- **PROBLEM REQUIREMENTS**: Repeat word for word the opening stretch of the entries, from the first line through the line containing "logic [SW-1:0] reg_state, reg_restore_state;".

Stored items

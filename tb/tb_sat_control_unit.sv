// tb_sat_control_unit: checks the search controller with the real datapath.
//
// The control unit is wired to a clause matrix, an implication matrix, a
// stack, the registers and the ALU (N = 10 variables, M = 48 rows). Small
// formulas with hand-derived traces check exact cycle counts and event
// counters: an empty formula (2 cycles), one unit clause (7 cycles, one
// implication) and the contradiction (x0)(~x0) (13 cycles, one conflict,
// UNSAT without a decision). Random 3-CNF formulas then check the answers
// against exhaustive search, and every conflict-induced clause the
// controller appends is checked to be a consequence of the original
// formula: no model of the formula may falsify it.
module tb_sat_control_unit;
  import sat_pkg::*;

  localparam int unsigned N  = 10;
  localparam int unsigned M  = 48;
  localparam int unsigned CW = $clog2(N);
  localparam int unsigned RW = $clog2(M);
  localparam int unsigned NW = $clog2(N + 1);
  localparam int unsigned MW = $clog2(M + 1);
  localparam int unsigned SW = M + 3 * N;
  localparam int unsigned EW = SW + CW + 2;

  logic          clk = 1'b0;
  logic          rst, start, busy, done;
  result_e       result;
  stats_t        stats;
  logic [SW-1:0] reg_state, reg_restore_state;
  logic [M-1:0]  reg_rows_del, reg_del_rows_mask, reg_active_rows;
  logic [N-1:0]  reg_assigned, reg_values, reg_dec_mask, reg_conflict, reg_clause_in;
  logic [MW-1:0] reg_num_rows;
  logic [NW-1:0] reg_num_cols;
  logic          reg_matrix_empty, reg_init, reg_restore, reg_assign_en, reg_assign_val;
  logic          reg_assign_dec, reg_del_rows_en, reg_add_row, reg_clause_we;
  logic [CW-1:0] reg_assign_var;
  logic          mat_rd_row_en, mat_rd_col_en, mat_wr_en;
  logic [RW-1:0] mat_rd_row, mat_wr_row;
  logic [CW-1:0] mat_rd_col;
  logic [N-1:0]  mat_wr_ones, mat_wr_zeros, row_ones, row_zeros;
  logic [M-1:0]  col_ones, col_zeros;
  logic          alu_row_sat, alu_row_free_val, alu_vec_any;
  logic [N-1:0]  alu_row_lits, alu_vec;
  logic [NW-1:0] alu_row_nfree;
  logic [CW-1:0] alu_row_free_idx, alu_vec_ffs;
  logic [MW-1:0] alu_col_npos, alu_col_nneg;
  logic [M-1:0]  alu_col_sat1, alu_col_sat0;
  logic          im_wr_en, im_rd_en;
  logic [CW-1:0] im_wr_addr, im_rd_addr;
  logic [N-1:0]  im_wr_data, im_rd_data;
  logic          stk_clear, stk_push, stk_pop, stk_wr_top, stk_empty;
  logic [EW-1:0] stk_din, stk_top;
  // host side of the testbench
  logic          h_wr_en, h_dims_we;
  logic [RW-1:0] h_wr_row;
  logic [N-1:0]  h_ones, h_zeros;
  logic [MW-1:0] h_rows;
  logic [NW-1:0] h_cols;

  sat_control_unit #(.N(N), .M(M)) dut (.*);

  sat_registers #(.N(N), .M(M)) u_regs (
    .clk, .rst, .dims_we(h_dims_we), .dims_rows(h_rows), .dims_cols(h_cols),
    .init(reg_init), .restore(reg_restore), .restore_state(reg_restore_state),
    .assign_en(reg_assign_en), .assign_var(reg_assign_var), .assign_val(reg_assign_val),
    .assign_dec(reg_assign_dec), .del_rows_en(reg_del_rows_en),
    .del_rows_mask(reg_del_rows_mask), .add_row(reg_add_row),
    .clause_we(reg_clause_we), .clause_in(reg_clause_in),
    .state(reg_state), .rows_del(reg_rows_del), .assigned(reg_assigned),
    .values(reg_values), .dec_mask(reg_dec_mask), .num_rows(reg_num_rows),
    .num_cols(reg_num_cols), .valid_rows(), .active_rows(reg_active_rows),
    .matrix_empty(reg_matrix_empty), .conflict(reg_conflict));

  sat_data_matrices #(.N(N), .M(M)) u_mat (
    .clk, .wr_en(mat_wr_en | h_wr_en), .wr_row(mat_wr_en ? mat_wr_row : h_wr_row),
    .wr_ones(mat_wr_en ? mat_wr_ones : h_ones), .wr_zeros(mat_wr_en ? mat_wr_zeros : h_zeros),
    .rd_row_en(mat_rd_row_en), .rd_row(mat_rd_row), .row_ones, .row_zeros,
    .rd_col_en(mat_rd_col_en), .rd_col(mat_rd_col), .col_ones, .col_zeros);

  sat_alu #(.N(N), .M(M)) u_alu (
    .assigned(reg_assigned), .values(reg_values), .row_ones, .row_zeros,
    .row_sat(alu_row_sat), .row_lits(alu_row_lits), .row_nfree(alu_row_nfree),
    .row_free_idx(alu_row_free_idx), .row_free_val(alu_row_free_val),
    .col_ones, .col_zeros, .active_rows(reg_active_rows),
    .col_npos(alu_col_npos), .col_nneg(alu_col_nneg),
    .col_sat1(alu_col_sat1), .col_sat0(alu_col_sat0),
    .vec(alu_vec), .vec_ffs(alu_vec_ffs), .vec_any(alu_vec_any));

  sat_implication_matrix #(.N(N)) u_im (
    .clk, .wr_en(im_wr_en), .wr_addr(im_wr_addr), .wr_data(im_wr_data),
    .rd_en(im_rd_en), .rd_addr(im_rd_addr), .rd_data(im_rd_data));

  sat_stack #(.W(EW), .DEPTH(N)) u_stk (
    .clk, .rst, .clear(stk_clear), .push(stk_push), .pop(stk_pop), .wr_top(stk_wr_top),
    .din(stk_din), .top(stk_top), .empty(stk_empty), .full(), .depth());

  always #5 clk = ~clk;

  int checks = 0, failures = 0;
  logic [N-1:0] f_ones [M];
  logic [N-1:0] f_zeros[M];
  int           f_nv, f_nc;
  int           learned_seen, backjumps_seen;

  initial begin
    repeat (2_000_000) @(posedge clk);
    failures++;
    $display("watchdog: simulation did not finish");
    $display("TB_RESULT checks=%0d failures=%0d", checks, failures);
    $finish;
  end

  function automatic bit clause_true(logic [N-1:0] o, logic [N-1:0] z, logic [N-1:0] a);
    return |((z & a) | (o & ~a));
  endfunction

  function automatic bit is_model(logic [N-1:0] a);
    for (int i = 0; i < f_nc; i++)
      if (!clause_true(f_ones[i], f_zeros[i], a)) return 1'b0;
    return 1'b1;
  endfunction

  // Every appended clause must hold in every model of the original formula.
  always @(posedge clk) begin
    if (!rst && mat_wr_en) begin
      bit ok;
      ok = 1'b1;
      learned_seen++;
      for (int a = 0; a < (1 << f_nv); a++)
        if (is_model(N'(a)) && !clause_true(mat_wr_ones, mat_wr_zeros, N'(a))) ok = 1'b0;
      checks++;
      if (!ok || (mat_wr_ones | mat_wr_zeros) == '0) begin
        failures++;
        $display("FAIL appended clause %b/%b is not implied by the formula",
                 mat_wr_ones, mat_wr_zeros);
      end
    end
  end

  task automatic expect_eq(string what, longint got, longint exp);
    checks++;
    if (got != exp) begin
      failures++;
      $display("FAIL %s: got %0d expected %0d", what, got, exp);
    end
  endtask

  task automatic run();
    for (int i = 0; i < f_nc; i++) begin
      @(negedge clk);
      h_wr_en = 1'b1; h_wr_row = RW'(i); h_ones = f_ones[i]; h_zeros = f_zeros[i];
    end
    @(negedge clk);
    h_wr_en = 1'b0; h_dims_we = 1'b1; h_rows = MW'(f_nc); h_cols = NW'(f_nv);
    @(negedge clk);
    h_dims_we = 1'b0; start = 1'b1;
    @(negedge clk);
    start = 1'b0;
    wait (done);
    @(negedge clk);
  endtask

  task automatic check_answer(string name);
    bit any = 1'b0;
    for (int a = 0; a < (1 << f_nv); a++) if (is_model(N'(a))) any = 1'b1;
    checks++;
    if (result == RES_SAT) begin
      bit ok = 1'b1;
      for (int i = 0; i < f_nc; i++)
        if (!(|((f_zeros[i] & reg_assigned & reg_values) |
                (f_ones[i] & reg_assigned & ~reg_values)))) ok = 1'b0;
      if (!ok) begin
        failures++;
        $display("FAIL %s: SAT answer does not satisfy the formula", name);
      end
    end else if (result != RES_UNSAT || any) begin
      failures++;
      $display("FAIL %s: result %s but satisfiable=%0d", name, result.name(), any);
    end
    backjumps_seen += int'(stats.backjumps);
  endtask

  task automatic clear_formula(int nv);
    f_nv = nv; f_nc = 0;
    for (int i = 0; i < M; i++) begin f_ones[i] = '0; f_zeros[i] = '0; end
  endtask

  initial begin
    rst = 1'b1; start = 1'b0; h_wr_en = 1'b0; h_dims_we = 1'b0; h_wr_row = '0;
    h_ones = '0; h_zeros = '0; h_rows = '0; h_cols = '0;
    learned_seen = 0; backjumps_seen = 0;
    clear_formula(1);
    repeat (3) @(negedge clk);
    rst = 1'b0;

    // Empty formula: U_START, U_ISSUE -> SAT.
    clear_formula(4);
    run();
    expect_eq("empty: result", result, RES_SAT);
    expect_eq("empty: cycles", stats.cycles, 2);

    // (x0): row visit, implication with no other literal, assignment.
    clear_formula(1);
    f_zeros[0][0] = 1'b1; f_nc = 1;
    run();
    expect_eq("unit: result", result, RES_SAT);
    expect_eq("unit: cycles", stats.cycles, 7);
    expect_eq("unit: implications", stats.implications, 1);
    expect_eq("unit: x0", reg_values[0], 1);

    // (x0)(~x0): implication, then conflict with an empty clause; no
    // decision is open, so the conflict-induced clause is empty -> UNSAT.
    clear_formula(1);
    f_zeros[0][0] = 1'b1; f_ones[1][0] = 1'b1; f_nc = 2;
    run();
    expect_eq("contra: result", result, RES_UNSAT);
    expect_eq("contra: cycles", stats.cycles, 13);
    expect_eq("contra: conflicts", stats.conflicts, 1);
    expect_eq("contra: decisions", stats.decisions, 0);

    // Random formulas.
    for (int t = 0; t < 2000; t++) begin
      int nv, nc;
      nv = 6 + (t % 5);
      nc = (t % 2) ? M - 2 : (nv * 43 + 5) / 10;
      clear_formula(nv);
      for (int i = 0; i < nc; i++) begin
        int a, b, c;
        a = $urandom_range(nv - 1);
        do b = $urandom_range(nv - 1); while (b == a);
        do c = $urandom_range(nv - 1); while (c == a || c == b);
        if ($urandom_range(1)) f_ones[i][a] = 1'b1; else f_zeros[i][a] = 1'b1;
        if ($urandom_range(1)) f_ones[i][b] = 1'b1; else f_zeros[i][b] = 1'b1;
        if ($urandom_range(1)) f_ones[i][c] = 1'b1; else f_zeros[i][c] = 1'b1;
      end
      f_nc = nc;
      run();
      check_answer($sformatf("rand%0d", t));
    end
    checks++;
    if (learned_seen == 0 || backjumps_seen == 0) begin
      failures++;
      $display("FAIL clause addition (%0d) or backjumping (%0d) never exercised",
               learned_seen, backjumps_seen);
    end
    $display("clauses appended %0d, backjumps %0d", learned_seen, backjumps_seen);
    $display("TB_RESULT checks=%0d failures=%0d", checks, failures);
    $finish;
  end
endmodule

- **ANSWER TO THE PROBLEM**:
filename tb/tb_sat_control_unit.sv
// tb_sat_control_unit: checks the search controller with the real datapath.
//
// The control unit is wired to a clause matrix, an implication matrix, a
// stack, the registers and the ALU (N = 10 variables, M = 48 rows). Small
// formulas with hand-derived traces check exact cycle counts and event
// counters: an empty formula (2 cycles), one unit clause (7 cycles, one
// implication) and the contradiction (x0)(~x0) (13 cycles, one conflict,
// UNSAT without a decision). Random 3-CNF formulas then check the answers
// against exhaustive search, and every conflict-induced clause the
// controller appends is checked to be a consequence of the original
// formula: no model of the formula may falsify it.
module tb_sat_control_unit;
  import sat_pkg::*;

  localparam int unsigned N  = 10;
  localparam int unsigned M  = 48;
  localparam int unsigned CW = $clog2(N);
  localparam int unsigned RW = $clog2(M);
  localparam int unsigned NW = $clog2(N + 1);
  localparam int unsigned MW = $clog2(M + 1);
  localparam int unsigned SW = M + 3 * N;
  localparam int unsigned EW = SW + CW + 2;

  logic          clk = 1'b0;
  logic          rst, start, busy, done;
  result_e       result;
  stats_t        stats;
  logic [SW-1:0] reg_state, reg_restore_state;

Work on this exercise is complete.